Department of Chemical and Biological Engineering, Hong Kong University of Science and Technology, Clear Water Bay, Kowloon, Hong Kong SAR, China.
State Key Laboratory of Pharmaceutical Biotechnology, The University of Hong Kong, Hong Kong SAR, China.
ACS Synth Biol. 2024 Sep 20;13(9):2653-2666. doi: 10.1021/acssynbio.4c00313. Epub 2024 Aug 22.
The field of Engineered Living Materials (ELMs) integrates engineered living organisms into natural biomaterials to achieve diverse objectives.

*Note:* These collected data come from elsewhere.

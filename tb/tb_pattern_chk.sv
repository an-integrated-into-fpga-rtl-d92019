// tb_pattern_chk: drives pattern_chk with reference streams of every pattern,
// with bit errors injected at known places and with random data. Checks lock,
// exact error counting once locked, the bit counter, the bit limit (done after
// exactly limit/DATA_W words), loss of sync and a BER near 0.5 when no
// synchronisation is possible.
module tb_pattern_chk;
  import olt_pkg::*;
  import tb_ref_pkg::*;

  localparam int W = 32;
  logic clk = 0, rst_n = 0, run = 0, clr = 0;
  logic [W-1:0] rx = '0;
  pattern_t pat = PAT_PRBS31;
  logic [63:0] bit_limit = '0, bits;
  logic [31:0] errs;
  logic [15:0] sync_loss;
  logic locked, done;
  int checks = 0, failures = 0;
  ref_pattern rp;
  bit random_mode = 0;
  int flip_word = -1;       // word index to corrupt
  int flip_mask_bits = 1;   // number of bits flipped there
  int word_no = 0;

  pattern_chk #(.DATA_W(W), .LOCK_WORDS(4), .LOSS_WORDS(8)) dut (.*);

  always #5 clk = ~clk;

  initial begin
    #2000000;
    failures++;
    $display("TB_RESULT checks=%0d failures=%0d", checks, failures);
    $finish;
  end

  task automatic check(bit c, string msg);
    checks++;
    if (!c) begin failures++; $display("FAIL: %s", msg); end
  endtask

  // stream source: a new word after every rising edge
  always @(negedge clk) if (rp != null) begin
    bit [255:0] e;
    e = rp.next_word(W);
    if (random_mode) rx <= $urandom;
    else if (word_no == flip_word) rx <= e[W-1:0] ^ W'((64'(1) << flip_mask_bits) - 1);
    else rx <= e[W-1:0];
    word_no <= word_no + 1;
  end

  task automatic start_stream(int k);
    pattern_t p;
    p = pattern_t'(k);
    @(negedge clk);
    pat = p;
    rp = new(k);
    word_no = 0;
  endtask

  task automatic clear_counters();
    @(negedge clk); clr = 1;
    @(negedge clk); clr = 0;
  endtask

  initial begin
    int n0;
    repeat (3) @(posedge clk);
    rst_n = 1;
    for (int k = 0; k <= 5; k++) begin
      start_stream(k);
      repeat (12) @(posedge clk);
      check(locked, $sformatf("pattern %0d locked", k));
      clear_counters();
      run = 1;
      repeat (200) @(posedge clk);
      @(negedge clk); run = 0;
      @(negedge clk);
      check(errs == 0, $sformatf("pattern %0d clean: errs=%0d", k, errs));
      check(bits == 64'(W) * 64'(bits / W) && bits >= 64'(200 * W) && bits <= 64'(202 * W),
            $sformatf("pattern %0d bit count %0d", k, bits));
      // one word with 3 flipped bits, another with 1: exactly 4 errors
      clear_counters();
      run = 1;
      flip_mask_bits = 3; flip_word = word_no + 20;
      repeat (40) @(posedge clk);
      flip_mask_bits = 1; flip_word = word_no + 20;
      repeat (40) @(posedge clk);
      @(negedge clk); run = 0; flip_word = -1;
      @(negedge clk);
      check(errs == 4, $sformatf("pattern %0d injected 4 errors, counted %0d", k, errs));
      check(locked, "still locked after isolated errors");
      check(sync_loss == 0, "no sync loss for isolated errors");
    end
    // bit limit: exactly 1000 words
    start_stream(3);
    repeat (12) @(posedge clk);
    bit_limit = 64'(1000 * W);
    clear_counters();
    run = 1;
    n0 = 0;
    while (!done && n0 < 2000) begin @(posedge clk); #1; n0++; end
    #1;
    check(done, "done raised at bit limit");
    check(n0 == 1000, $sformatf("done after %0d words, expected 1000", n0));
    repeat (20) @(posedge clk);
    check(bits == 64'(1000 * W), $sformatf("counting stops at limit: bits=%0d", bits));
    @(negedge clk); run = 0; bit_limit = '0;
    // random data: lock lost, BER close to 0.5
    clear_counters();
    random_mode = 1;
    run = 1;
    repeat (2000) @(posedge clk);
    @(negedge clk); run = 0;
    @(negedge clk);
    check(!locked, "no lock on random data");
    check(sync_loss == 1, $sformatf("one sync loss, got %0d", sync_loss));
    check(errs > 32'(bits * 45 / 100) && errs < 32'(bits * 55 / 100),
          $sformatf("BER near 0.5: %0d / %0d", errs, bits));
    random_mode = 0;
    repeat (20) @(posedge clk);
    check(locked, "relock when the pattern returns");
    $display("TB_RESULT checks=%0d failures=%0d", checks, failures);
    $finish;
  end
endmodule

Multiorganism consortia, prevalent in both naturally occurring and synthetic microbial cultures, exhibit complex functionalities and interrelationships, extending the scope of what can be achieved with individual engineered bacterial strains. However, the ELMs comprising microbial consortia are still in the developmental stage. In this Review, we introduce two strategies for designing ELMs constituted of microbial consortia: a top-down strategy, which involves characterizing microbial interactions and mimicking and reconstructing natural ecosystems, and a bottom-up strategy, which entails the rational design of synthetic consortia and their assembly with material substrates to achieve user-defined functions. Next, we summarize technologies from synthetic biology that facilitate the efficient engineering of microbial consortia for performing tasks more complex than those that can be done with single bacterial strains. Finally, we discuss essential challenges and future perspectives for microbial consortia-based ELMs.
工程化活体材料(ELM)领域将经过工程改造的活体生物整合到天然生物材料中,以实现多种目标。多生物体联合体在自然发生和合成微生物培养物中都很普遍,具有复杂的功能和相互关系,扩展了仅使用单个工程化细菌菌株所能实现的范围。然而,由微生物联合体组成的 ELM 仍处于发展阶段。在这篇综述中,我们介绍了设计由微生物联合体组成的 ELM 的两种策略:一种是自上而下的策略,包括对微生物相互作用进行表征,并模拟和重建自然生态系统;另一种是自下而上的策略,需要对合成联合体进行合理设计,并将其与材料基质组装起来以实现用户定义的功能。接下来,我们总结了合成生物学中的技术,这些技术有助于高效地对微生物联合体进行工程改造,以执行比单个细菌菌株更复杂的任务。最后,我们讨论了基于微生物联合体的 ELM 的关键挑战和未来展望。